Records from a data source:
+-------+
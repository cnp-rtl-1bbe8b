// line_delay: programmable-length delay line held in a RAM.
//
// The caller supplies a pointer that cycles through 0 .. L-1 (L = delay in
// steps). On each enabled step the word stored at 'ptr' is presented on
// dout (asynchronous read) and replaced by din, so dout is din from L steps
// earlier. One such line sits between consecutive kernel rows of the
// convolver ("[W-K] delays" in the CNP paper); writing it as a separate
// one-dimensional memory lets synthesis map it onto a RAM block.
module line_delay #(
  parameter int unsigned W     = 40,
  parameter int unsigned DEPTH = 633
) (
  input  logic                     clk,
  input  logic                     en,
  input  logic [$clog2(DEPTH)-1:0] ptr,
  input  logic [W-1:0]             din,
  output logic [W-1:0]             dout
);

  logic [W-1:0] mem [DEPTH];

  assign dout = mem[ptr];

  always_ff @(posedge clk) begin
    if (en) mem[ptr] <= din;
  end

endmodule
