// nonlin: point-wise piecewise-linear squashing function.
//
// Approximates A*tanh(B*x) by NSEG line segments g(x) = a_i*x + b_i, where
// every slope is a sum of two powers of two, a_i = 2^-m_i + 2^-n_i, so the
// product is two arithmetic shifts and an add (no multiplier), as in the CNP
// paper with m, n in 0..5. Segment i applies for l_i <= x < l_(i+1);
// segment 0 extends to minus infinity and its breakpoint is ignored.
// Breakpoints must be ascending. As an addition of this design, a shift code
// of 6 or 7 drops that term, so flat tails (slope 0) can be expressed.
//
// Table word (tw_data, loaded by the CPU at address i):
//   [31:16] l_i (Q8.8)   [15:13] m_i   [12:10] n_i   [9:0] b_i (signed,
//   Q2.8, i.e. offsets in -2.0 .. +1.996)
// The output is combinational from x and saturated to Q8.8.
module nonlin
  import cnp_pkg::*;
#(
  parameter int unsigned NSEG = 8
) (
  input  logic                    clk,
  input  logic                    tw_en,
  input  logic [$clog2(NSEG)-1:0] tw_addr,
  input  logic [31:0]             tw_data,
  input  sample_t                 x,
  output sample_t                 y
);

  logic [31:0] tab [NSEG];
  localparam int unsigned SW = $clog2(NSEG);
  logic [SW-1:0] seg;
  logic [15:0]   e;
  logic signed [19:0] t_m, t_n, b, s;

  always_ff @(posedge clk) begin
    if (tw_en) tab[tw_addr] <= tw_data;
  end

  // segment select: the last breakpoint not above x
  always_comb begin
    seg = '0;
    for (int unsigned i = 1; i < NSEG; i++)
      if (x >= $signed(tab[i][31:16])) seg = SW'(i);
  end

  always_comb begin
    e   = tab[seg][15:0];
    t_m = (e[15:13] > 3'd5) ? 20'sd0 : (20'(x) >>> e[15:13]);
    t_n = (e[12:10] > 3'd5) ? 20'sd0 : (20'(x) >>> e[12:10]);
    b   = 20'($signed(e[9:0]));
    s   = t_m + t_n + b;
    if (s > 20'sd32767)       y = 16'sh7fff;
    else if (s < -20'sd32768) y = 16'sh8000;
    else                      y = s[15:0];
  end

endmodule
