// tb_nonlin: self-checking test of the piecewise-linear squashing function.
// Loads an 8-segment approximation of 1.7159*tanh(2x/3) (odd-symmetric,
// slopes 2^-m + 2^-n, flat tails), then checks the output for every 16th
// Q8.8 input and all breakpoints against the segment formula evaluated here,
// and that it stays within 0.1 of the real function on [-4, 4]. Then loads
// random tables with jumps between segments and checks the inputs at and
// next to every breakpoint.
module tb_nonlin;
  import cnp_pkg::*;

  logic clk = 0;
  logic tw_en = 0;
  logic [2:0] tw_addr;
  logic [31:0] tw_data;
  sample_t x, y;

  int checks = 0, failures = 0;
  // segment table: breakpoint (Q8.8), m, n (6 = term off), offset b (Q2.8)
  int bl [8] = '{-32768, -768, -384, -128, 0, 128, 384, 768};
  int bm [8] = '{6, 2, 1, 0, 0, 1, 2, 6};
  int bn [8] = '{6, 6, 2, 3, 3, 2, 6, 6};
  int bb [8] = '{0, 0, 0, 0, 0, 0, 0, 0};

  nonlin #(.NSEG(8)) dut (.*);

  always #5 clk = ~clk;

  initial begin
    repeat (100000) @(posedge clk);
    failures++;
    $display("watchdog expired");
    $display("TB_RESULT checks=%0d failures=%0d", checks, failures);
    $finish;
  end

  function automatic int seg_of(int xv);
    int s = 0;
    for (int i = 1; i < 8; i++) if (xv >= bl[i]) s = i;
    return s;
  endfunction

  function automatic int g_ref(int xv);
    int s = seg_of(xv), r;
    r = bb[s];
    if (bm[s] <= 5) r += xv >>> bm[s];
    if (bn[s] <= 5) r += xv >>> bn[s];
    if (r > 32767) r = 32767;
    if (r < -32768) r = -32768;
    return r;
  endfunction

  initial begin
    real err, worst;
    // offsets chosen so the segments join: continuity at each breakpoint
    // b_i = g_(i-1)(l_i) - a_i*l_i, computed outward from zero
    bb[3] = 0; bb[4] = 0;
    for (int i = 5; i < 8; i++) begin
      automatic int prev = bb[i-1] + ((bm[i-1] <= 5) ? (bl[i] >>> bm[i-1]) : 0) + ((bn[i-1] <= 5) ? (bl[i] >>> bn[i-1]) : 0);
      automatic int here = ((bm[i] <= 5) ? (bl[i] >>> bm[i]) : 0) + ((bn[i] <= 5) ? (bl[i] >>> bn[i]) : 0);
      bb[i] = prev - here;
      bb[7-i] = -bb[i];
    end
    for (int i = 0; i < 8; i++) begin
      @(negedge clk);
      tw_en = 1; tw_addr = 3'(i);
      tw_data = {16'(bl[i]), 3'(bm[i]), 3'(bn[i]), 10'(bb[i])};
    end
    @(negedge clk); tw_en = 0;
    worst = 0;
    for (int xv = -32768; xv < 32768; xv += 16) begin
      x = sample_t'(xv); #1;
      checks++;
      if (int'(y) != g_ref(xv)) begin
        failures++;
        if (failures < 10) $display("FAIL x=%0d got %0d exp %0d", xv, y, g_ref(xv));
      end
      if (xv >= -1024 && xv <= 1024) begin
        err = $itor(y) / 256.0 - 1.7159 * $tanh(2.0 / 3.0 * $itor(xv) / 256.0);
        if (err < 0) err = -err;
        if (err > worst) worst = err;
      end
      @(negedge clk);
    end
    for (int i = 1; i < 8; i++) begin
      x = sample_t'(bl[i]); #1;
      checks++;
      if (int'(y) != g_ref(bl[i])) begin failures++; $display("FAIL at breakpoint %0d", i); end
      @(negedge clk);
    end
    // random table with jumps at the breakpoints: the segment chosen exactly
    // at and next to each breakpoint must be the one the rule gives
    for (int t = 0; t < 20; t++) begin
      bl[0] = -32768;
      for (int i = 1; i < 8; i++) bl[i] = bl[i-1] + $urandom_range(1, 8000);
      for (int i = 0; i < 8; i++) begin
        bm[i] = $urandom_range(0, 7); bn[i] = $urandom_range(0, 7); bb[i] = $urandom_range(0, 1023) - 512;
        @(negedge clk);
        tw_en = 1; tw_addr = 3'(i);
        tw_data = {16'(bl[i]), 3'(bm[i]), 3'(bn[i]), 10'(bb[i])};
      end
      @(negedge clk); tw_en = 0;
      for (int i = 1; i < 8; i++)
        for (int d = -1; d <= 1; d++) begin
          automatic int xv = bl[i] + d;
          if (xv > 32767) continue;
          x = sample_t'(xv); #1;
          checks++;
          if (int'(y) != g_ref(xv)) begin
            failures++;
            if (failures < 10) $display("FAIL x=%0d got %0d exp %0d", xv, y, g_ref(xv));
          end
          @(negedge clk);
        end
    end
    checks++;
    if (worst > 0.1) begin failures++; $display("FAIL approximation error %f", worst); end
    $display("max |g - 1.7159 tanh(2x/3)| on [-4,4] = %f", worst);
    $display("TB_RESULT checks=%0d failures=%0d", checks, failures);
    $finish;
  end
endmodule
+-------+
◆ Problem statement
Show every line of the records above that contains the word "dout".

◆ Solved exercise
// dout (asynchronous read) and replaced by din, so dout is din from L steps
  output logic [W-1:0]             dout
  assign dout = mem[ptr];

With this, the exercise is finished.